Stuttgart – Krebserkrankungen bei Kleintieren nehmen immer mehr zu, was in erster Linie in der gestiegenen Lebenserwartung der Tiere begründet liegt.

Da Hunde und Katzen oft als Familienmitglieder betrachtet werden, hat in den letzten Jahren auch die Nachfrage und Bereitschaft der Besitzer nach einer umfassenden Krebstherapie spürbar zugenommen. Umso wichtiger ist es für Tierärzte, verschiedene Tumore und die jeweiligen Behandlungsaussichten zu kennen.
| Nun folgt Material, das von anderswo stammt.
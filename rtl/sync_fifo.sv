// sync_fifo: single-clock first-word-fall-through FIFO.
//
// dout always shows the oldest entry while !empty; pop removes it. A push is
// accepted when the FIFO is not full, or when it is full and an entry is
// popped in the same cycle, which lets a caller recirculate a full FIFO
// (pop the head and push it back at the tail) without losing its contents.
// Storage is an array of DEPTH words read asynchronously.
//
// Interface: push/din, pop/dout, full, empty. An internal count of the
// entries held gives full and empty.
// Timing: a pushed word is visible at dout on the next cycle. Pushing an
// unaccepted word or popping an empty FIFO is an error (asserted).
// Reset is synchronous and empties the FIFO.
module sync_fifo #(
  parameter int W     = 24,
  parameter int DEPTH = 16,
  parameter int CNT_W = $clog2(DEPTH + 1)
) (
  input  logic             clk,
  input  logic             rst,
  input  logic             push,
  input  logic [W-1:0]     din,
  input  logic             pop,
  output logic [W-1:0]     dout,
  output logic             full,
  output logic             empty
);

  logic [CNT_W-1:0] count;

  localparam int P_W = (DEPTH > 1) ? $clog2(DEPTH) : 1;

  logic [W-1:0]   mem [DEPTH];
  logic [P_W-1:0] wp, rp;

  function automatic logic [P_W-1:0] inc(input logic [P_W-1:0] p);
    return (p == P_W'(DEPTH - 1)) ? '0 : p + 1'b1;
  endfunction

  assign full  = (count == CNT_W'(DEPTH));
  assign empty = (count == '0);
  assign dout  = mem[rp];

  always_ff @(posedge clk) begin
    if (rst) begin
      wp    <= '0;
      rp    <= '0;
      count <= '0;
    end else begin
      if (push) wp <= inc(wp);
      if (pop)  rp <= inc(rp);
      count <= count + CNT_W'(push) - CNT_W'(pop);
    end
  end

  always_ff @(posedge clk) begin
    if (push) mem[wp] <= din;
  end

  a_no_overflow:  assert property (@(posedge clk) disable iff (rst) push |-> (!full || pop));
  a_no_underflow: assert property (@(posedge clk) disable iff (rst) pop |-> !empty);

endmodule
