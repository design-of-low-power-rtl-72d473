// video_timing: video timing generation from the decoded sync flags.
//
// The line decoder reports every timing reference code with its F (field),
// V (vertical blanking) and H (EAV/SAV) bits. This block keeps track of
// them to mark a new frame and a new line: at each SAV of an active line
// (V = 0) it emits new_line and the index of that line within its field,
// counted from 0 at the first active line after vertical blanking; the
// first active line of a field also raises new_field, and of field F = 0
// new_frame. vblank and field follow the last decoded code. This is the
// simplest logic that tracks HSync/VSync as the design requires; the design
// does not give the insides of its timing generator.
//
// Interface: trs/f/v/h from bt656_decoder. line_idx is valid from new_line
// until the next new_line. Timing: outputs register one clock after trs.
// Reset is synchronous.
module video_timing
  import vz_pkg::*;
#(
  parameter int LINE_IDX_W = $clog2(PAL_FIELD_LINES)
) (
  input  logic                  clk,
  input  logic                  rst,
  input  logic                  trs,
  input  logic                  f,
  input  logic                  v,
  input  logic                  h,
  output logic                  new_line,
  output logic                  new_field,
  output logic                  new_frame,
  output logic                  field,
  output logic                  vblank,
  output logic [LINE_IDX_W-1:0] line_idx
);

  logic in_blank;   // no active line seen since the last vertical blanking

  always_ff @(posedge clk) begin
    if (rst) begin
      new_line  <= 1'b0;
      new_field <= 1'b0;
      new_frame <= 1'b0;
      field     <= 1'b0;
      vblank    <= 1'b1;
      line_idx  <= '0;
      in_blank  <= 1'b1;
    end else begin
      new_line  <= 1'b0;
      new_field <= 1'b0;
      new_frame <= 1'b0;
      if (trs) begin
        field  <= f;
        vblank <= v;
        if (v) begin
          in_blank <= 1'b1;
        end else if (!h) begin
          new_line <= 1'b1;
          in_blank <= 1'b0;
          if (in_blank) begin
            line_idx  <= '0;
            new_field <= 1'b1;
            new_frame <= !f;
          end else begin
            line_idx  <= line_idx + 1'b1;
          end
        end
      end
    end
  end

endmodule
„Das Wissen darüber, wie sich eine bestimmte Tumorart typischerweise verhält, ist für den Veterinärmediziner wichtig, um den Patientenbesitzer entsprechend beraten und informieren zu können“, erklärt Dr. vet. med. Martin Kessler von der Tierärztlichen Klinik für Kleintiere in Hofheim. Um herauszufinden, welche Behandlung im Einzelfall für ein krebskrankes Tier sinnvoll ist, bedarf es der sorgfältigen Untersuchung der Art des Tumors und seiner Ausbreitung im Patienten. Nicht immer eignen sich für einen bestimmen Tumor alle klassischen Formen der Krebstherapie. Hündinnen etwa, die an einem Tumor der Milchdrüsen (Mammatumor) leiden, profitieren von einer Operation, weniger jedoch von einer Chemotherapie: „Es gibt keine gut dokumentierten Studien, die die Wirksamkeit von Zytostatika – Medikamente, die das Zellwachstum verhindern – bei bösartigen Mammatumoren des Hundes belegen”, so Kessler, der seit 2002 auch Vizepräsident der European Society of Veterinary Oncology ist. Bei Katzen dagegen spricht rund jeder zweite fortgeschrittene Mammatumor auf eine Therapie mit Zytostatika an. Kommt es auf die Medikamente hin zum Tumorrückgang, überlebt ein Tier durchschnittlich noch 283 Tage und damit rund fünfmal so lange wie Tiere, bei denen die Therapie nicht anschlägt.